» Try it
Write out every entry again exactly as it stands.

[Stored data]
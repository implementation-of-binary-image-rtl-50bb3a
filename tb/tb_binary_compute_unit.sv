// tb_binary_compute_unit: whole frames through one compute unit with random
// configurations plus erosion, dilation and median settings, compared pixel
// by pixel with the reference model; the external block port is served from
// a hash of the pixel index. Also checks the S1->S4 latency of three clocks.
module tb_binary_compute_unit;
  import bip_pkg::*;
  import bip_model_pkg::*;
  localparam int N = 5, MAX_W = 16, NN = N * N;
  logic clk = 0, rst_n = 0, clear = 0, pix_valid = 0, pix = 0;
  logic [15:0] width = 16'd8, height = 16'd6;
  bcu_cfg_t cfg;
  logic pix_ready, blk_req, out_valid, out_pix;
  logic [NN-1:0] blk;
  int checks = 0, failures = 0;
  int req_cnt, n_out, cyc, lat_bad;
  int req_q [$];
  frame_t got;

  binary_compute_unit #(.N(N), .MAX_W(MAX_W)) dut (
    .clk(clk), .rst_n(rst_n), .clear(clear), .width(width), .height(height), .cfg(cfg),
    .pix_valid(pix_valid), .pix(pix), .pix_ready(pix_ready), .blk_req(blk_req), .blk(blk),
    .out_valid(out_valid), .out_pix(out_pix));

  always #5 clk = ~clk;
  assign blk = NN'(blk_of(0, req_cnt));

  initial begin
    repeat (400000) @(posedge clk);
    failures++;
    $display("TB_RESULT checks=%0d failures=%0d", checks, failures);
    $finish;
  end

  always @(posedge clk) begin
    cyc <= cyc + 1;
    if (blk_req) begin
      req_cnt <= req_cnt + 1;
      req_q.push_back(cyc);
    end
    if (out_valid) begin
      if (n_out < int'(width) * int'(height)) got[n_out] = out_pix;
      // each output leaves three clocks after its window
      if (req_q.size() == 0 || cyc - req_q.pop_front() != 3) lat_bad <= lat_bad + 1;
      n_out <= n_out + 1;
    end
  end

  task automatic run(int w, int h, bcu_cfg_t c, string name);
    frame_t img, exp;
    width = 16'(w); height = 16'(h); cfg = c;
    img = new[w * h];
    foreach (img[i]) img[i] = 1'($urandom);
    got = new[w * h];
    exp = unit_model(img, w, h, N, c, 0);
    @(negedge clk); clear = 1; @(negedge clk); clear = 0;
    req_cnt = 0; n_out = 0; lat_bad = 0; req_q.delete();
    for (int p = 0; p < w * h; p++) begin
      if ($urandom % 4 == 0) begin pix_valid = 0; @(negedge clk); end
      pix_valid = 1; pix = img[p];
      @(negedge clk);
    end
    pix_valid = 0;
    repeat (2 * w + 12) @(negedge clk);
    checks++;
    if (n_out != w * h) begin
      failures++;
      $display("FAIL %s: %0d outputs, exp %0d", name, n_out, w * h);
    end
    for (int p = 0; p < w * h; p++) begin
      checks++;
      if (got[p] !== exp[p]) begin
        failures++;
        if (failures < 10) $display("FAIL %s: pixel %0d got %b exp %b", name, p, got[p], exp[p]);
      end
    end
    checks++;
    if (lat_bad != 0) begin
      failures++;
      $display("FAIL %s: %0d outputs with wrong latency", name, lat_bad);
    end
  endtask

  initial begin
    bcu_cfg_t c;
    cyc = 0;
    cfg = cfg_pass();
    repeat (3) @(negedge clk);
    rst_n = 1;
    run(8, 6, cfg_morph(1, 3, 0), "erode3");
    run(16, 9, cfg_morph(0, 5, 0), "dilate5");
    c = cfg_pass(); c.e0.rop = ROP_PASS; c.out_sel = TAP_E1_MED; c.mask_size = 4'd3;
    run(11, 7, c, "median3");
    c = cfg_morph(1, 3, 0);
    c.e1 = cfg_morph(0, 3, 0).e0; c.set_a = TAP_E1_RED; c.set_b = TAP_E0_RED;
    c.sop = SOP_SUBTRACT; c.out_sel = TAP_SET;
    run(10, 8, c, "gradient");
    for (int t = 0; t < 40; t++) run(3 + $urandom % 14, 2 + $urandom % 8, cfg_random(0), "random");
    $display("TB_RESULT checks=%0d failures=%0d", checks, failures);
    $finish;
  end
endmodule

» Task result
repository implementation-of-binary-image-rtl-50bb3a
filename tb/tb_binary_compute_unit.sv
// tb_binary_compute_unit: whole frames through one compute unit with random
// configurations plus erosion, dilation and median settings, compared pixel
// by pixel with the reference model; the external block port is served from
// a hash of the pixel index. Also checks the S1->S4 latency of three clocks.
module tb_binary_compute_unit;
  import bip_pkg::*;
  import bip_model_pkg::*;
  localparam int N = 5, MAX_W = 16, NN = N * N;
  logic clk = 0, rst_n = 0, clear = 0, pix_valid = 0, pix = 0;
  logic [15:0] width = 16'd8, height = 16'd6;
  bcu_cfg_t cfg;
  logic pix_ready, blk_req, out_valid, out_pix;
  logic [NN-1:0] blk;
  int checks = 0, failures = 0;
  int req_cnt, n_out, cyc, lat_bad;
  int req_q [$];
  frame_t got;

  binary_compute_unit #(.N(N), .MAX_W(MAX_W)) dut (
    .clk(clk), .rst_n(rst_n), .clear(clear), .width(width), .height(height), .cfg(cfg),
    .pix_valid(pix_valid), .pix(pix), .pix_ready(pix_ready), .blk_req(blk_req), .blk(blk),
    .out_valid(out_valid), .out_pix(out_pix));

  always #5 clk = ~clk;
  assign blk = NN'(blk_of(0, req_cnt));

  initial begin
    repeat (400000) @(posedge clk);
    failures++;
    $display("TB_RESULT checks=%0d failures=%0d", checks, failures);
    $finish;
  end

  always @(posedge clk) begin
    cyc <= cyc + 1;
    if (blk_req) begin
      req_cnt <= req_cnt + 1;
      req_q.push_back(cyc);
    end
    if (out_valid) begin
      if (n_out < int'(width) * int'(height)) got[n_out] = out_pix;
      // each output leaves three clocks after its window
      if (req_q.size() == 0 || cyc - req_q.pop_front() != 3) lat_bad <= lat_bad + 1;
      n_out <= n_out + 1;
    end
  end

  task automatic run(int w, int h, bcu_cfg_t c, string name);
    frame_t img, exp;
    width = 16'(w); height = 16'(h); cfg = c;
    img = new[w * h];
    foreach (img[i]) img[i] = 1'($urandom);
    got = new[w * h];
    exp = unit_model(img, w, h, N, c, 0);
    @(negedge clk); clear = 1; @(negedge clk); clear = 0;
    req_cnt = 0; n_out = 0; lat_bad = 0; req_q.delete();
    for (int p = 0; p < w * h; p++) begin
      if ($urandom % 4 == 0) begin pix_valid = 0; @(negedge clk); end
      pix_valid = 1; pix = img[p];
      @(negedge clk);
    end
    pix_valid = 0;
    repeat (2 * w + 12) @(negedge clk);
    checks++;
    if (n_out != w * h) begin
      failures++;
      $display("FAIL %s: %0d outputs, exp %0d", name, n_out, w * h);
    end
    for (int p = 0; p < w * h; p++) begin
      checks++;
      if (got[p] !== exp[p]) begin
        failures++;
        if (failures < 10) $display("FAIL %s: pixel %0d got %b exp %b", name, p, got[p], exp[p]);
      end
    end
    checks++;
    if (lat_bad != 0) begin
      failures++;
      $display("FAIL %s: %0d outputs with wrong latency", name, lat_bad);
    end
  endtask

  initial begin
    bcu_cfg_t c;
    cyc = 0;
    cfg = cfg_pass();
    repeat (3) @(negedge clk);
    rst_n = 1;
    run(8, 6, cfg_morph(1, 3, 0), "erode3");
    run(16, 9, cfg_morph(0, 5, 0), "dilate5");
    c = cfg_pass(); c.e0.rop = ROP_PASS; c.out_sel = TAP_E1_MED; c.mask_size = 4'd3;
    run(11, 7, c, "median3");
    c = cfg_morph(1, 3, 0);
    c.e1 = cfg_morph(0, 3, 0).e0; c.set_a = TAP_E1_RED; c.set_b = TAP_E0_RED;
    c.sop = SOP_SUBTRACT; c.out_sel = TAP_SET;
    run(10, 8, c, "gradient");
    for (int t = 0; t < 40; t++) run(3 + $urandom % 14, 2 + $urandom % 8, cfg_random(0), "random");
    $display("TB_RESULT checks=%0d failures=%0d", checks, failures);
    $finish;
  end
endmodule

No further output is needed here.